// des_pkg: the Data Encryption Standard (FIPS 46) as combinational functions.
//
// Holds the DES permutation and substitution tables and the functions the
// pipelined cipher is built from: initial and final permutation, the round
// function f(R,K) and the per-round subkey generator. Bit numbering follows the
// standard: DES bit 1 is the most significant bit of each vector.
//
// The pipelined cipher carries a 56-bit key through its stages. That key is
// the 64-bit DES key with its eight parity bits (DES bits 8, 16, ..., 64)
// removed, most significant first; des_subkey() maps it through PC-1, applies
// the cumulative left rotations for the round and selects the 48 bits of PC-2.
// All functions are pure wiring plus the eight 6-to-4 S-box lookups, so each
// pipeline stage holds one round of logic.
package des_pkg;

  localparam int ROUNDS = 16;

  localparam logic [6:0] IP_T [64] = '{58, 50, 42, 34, 26, 18, 10, 2, 60, 52, 44, 36, 28, 20, 12, 4, 62, 54, 46, 38, 30, 22, 14, 6, 64, 56, 48, 40, 32, 24, 16, 8, 57, 49, 41, 33, 25, 17, 9, 1, 59, 51, 43, 35, 27, 19, 11, 3, 61, 53, 45, 37, 29, 21, 13, 5, 63, 55, 47, 39, 31, 23, 15, 7};
  localparam logic [5:0] E_T [48] = '{32, 1, 2, 3, 4, 5, 4, 5, 6, 7, 8, 9, 8, 9, 10, 11, 12, 13, 12, 13, 14, 15, 16, 17, 16, 17, 18, 19, 20, 21, 20, 21, 22, 23, 24, 25, 24, 25, 26, 27, 28, 29, 28, 29, 30, 31, 32, 1};
  localparam logic [5:0] P_T [32] = '{16, 7, 20, 21, 29, 12, 28, 17, 1, 15, 23, 26, 5, 18, 31, 10, 2, 8, 24, 14, 32, 27, 3, 9, 19, 13, 30, 6, 22, 11, 4, 25};
  localparam logic [6:0] PC1_T [56] = '{57, 49, 41, 33, 25, 17, 9, 1, 58, 50, 42, 34, 26, 18, 10, 2, 59, 51, 43, 35, 27, 19, 11, 3, 60, 52, 44, 36, 63, 55, 47, 39, 31, 23, 15, 7, 62, 54, 46, 38, 30, 22, 14, 6, 61, 53, 45, 37, 29, 21, 13, 5, 28, 20, 12, 4};
  localparam logic [5:0] PC2_T [48] = '{14, 17, 11, 24, 1, 5, 3, 28, 15, 6, 21, 10, 23, 19, 12, 4, 26, 8, 16, 7, 27, 20, 13, 2, 41, 52, 31, 37, 47, 55, 30, 40, 51, 45, 33, 48, 44, 49, 39, 56, 34, 53, 46, 42, 50, 36, 29, 32};
  localparam logic [3:0] SBOX [8][64] = '{
    '{14, 4, 13, 1, 2, 15, 11, 8, 3, 10, 6, 12, 5, 9, 0, 7, 0, 15, 7, 4, 14, 2, 13, 1, 10, 6, 12, 11, 9, 5, 3, 8, 4, 1, 14, 8, 13, 6, 2, 11, 15, 12, 9, 7, 3, 10, 5, 0, 15, 12, 8, 2, 4, 9, 1, 7, 5, 11, 3, 14, 10, 0, 6, 13},
    '{15, 1, 8, 14, 6, 11, 3, 4, 9, 7, 2, 13, 12, 0, 5, 10, 3, 13, 4, 7, 15, 2, 8, 14, 12, 0, 1, 10, 6, 9, 11, 5, 0, 14, 7, 11, 10, 4, 13, 1, 5, 8, 12, 6, 9, 3, 2, 15, 13, 8, 10, 1, 3, 15, 4, 2, 11, 6, 7, 12, 0, 5, 14, 9},
    '{10, 0, 9, 14, 6, 3, 15, 5, 1, 13, 12, 7, 11, 4, 2, 8, 13, 7, 0, 9, 3, 4, 6, 10, 2, 8, 5, 14, 12, 11, 15, 1, 13, 6, 4, 9, 8, 15, 3, 0, 11, 1, 2, 12, 5, 10, 14, 7, 1, 10, 13, 0, 6, 9, 8, 7, 4, 15, 14, 3, 11, 5, 2, 12},
    '{7, 13, 14, 3, 0, 6, 9, 10, 1, 2, 8, 5, 11, 12, 4, 15, 13, 8, 11, 5, 6, 15, 0, 3, 4, 7, 2, 12, 1, 10, 14, 9, 10, 6, 9, 0, 12, 11, 7, 13, 15, 1, 3, 14, 5, 2, 8, 4, 3, 15, 0, 6, 10, 1, 13, 8, 9, 4, 5, 11, 12, 7, 2, 14},
    '{2, 12, 4, 1, 7, 10, 11, 6, 8, 5, 3, 15, 13, 0, 14, 9, 14, 11, 2, 12, 4, 7, 13, 1, 5, 0, 15, 10, 3, 9, 8, 6, 4, 2, 1, 11, 10, 13, 7, 8, 15, 9, 12, 5, 6, 3, 0, 14, 11, 8, 12, 7, 1, 14, 2, 13, 6, 15, 0, 9, 10, 4, 5, 3},
    '{12, 1, 10, 15, 9, 2, 6, 8, 0, 13, 3, 4, 14, 7, 5, 11, 10, 15, 4, 2, 7, 12, 9, 5, 6, 1, 13, 14, 0, 11, 3, 8, 9, 14, 15, 5, 2, 8, 12, 3, 7, 0, 4, 10, 1, 13, 11, 6, 4, 3, 2, 12, 9, 5, 15, 10, 11, 14, 1, 7, 6, 0, 8, 13},
    '{4, 11, 2, 14, 15, 0, 8, 13, 3, 12, 9, 7, 5, 10, 6, 1, 13, 0, 11, 7, 4, 9, 1, 10, 14, 3, 5, 12, 2, 15, 8, 6, 1, 4, 11, 13, 12, 3, 7, 14, 10, 15, 6, 8, 0, 5, 9, 2, 6, 11, 13, 8, 1, 4, 10, 7, 9, 5, 0, 15, 14, 2, 3, 12},
    '{13, 2, 8, 4, 6, 15, 11, 1, 10, 9, 3, 14, 5, 0, 12, 7, 1, 15, 13, 8, 10, 3, 7, 4, 12, 5, 6, 11, 0, 14, 9, 2, 7, 11, 4, 1, 9, 12, 14, 2, 0, 6, 10, 13, 15, 3, 5, 8, 2, 1, 14, 7, 4, 10, 8, 13, 15, 12, 9, 0, 3, 5, 6, 11}
  };
  // Left rotations of C and D before each round, and their running sum.
  localparam int SHIFTS [16] = '{1, 1, 2, 2, 2, 2, 2, 2, 1, 2, 2, 2, 2, 2, 2, 1};

  function automatic int cum_shift(input int round);
    int s;
    s = 0;
    for (int i = 0; i <= round; i++) s += SHIFTS[i];
    return s;
  endfunction

  // Initial permutation IP.
  function automatic logic [63:0] des_ip(input logic [63:0] x);
    logic [63:0] o;
    for (int i = 0; i < 64; i++) o[63-i] = x[64-int'(IP_T[i])];
    return o;
  endfunction

  // Final permutation IP^-1: output bit IP_T[i] takes input bit i+1.
  function automatic logic [63:0] des_fp(input logic [63:0] x);
    logic [63:0] o;
    for (int i = 0; i < 64; i++) o[64-int'(IP_T[i])] = x[63-i];
    return o;
  endfunction

  // Position (1..64) in the 64-bit key of bit n (1..56) of the parity-free key.
  function automatic int key56_pos(input int p64);
    return p64 - (p64 - 1) / 8;
  endfunction

  // Subkey K(round+1), round = 0..15, from the parity-free 56-bit key.
  function automatic logic [47:0] des_subkey(input logic [55:0] key, input int round);
    logic [55:0] cd;
    logic [27:0] c, d;
    logic [47:0] k;
    int          s;
    for (int i = 0; i < 56; i++) cd[55-i] = key[56-key56_pos(int'(PC1_T[i]))];
    c = cd[55:28];
    d = cd[27:0];
    s = cum_shift(round) % 28;
    c = (c << s) | (c >> (28 - s));
    d = (d << s) | (d >> (28 - s));
    cd = {c, d};
    for (int i = 0; i < 48; i++) k[47-i] = cd[56-int'(PC2_T[i])];
    return k;
  endfunction

  // Round function f(R, K): expansion, key mix, S-boxes, permutation P.
  function automatic logic [31:0] des_f(input logic [31:0] r, input logic [47:0] k);
    logic [47:0] e;
    logic [31:0] s;
    logic [31:0] o;
    logic [5:0]  b;
    for (int i = 0; i < 48; i++) e[47-i] = r[32-int'(E_T[i])];
    e = e ^ k;
    for (int j = 0; j < 8; j++) begin
      b = e[47-6*j -: 6];
      s[31-4*j -: 4] = SBOX[j][{b[5], b[0], b[4:1]}];
    end
    for (int i = 0; i < 32; i++) o[31-i] = s[32-int'(P_T[i])];
    return o;
  endfunction

endpackage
● ● ● ● ● ● ●
■ **Description of the task**
Which lines of the listing include the string "free"? Pull them out.

■ **Answer to this problem**
  // Position (1..64) in the 64-bit key of bit n (1..56) of the parity-free key.
  // Subkey K(round+1), round = 0..15, from the parity-free 56-bit key.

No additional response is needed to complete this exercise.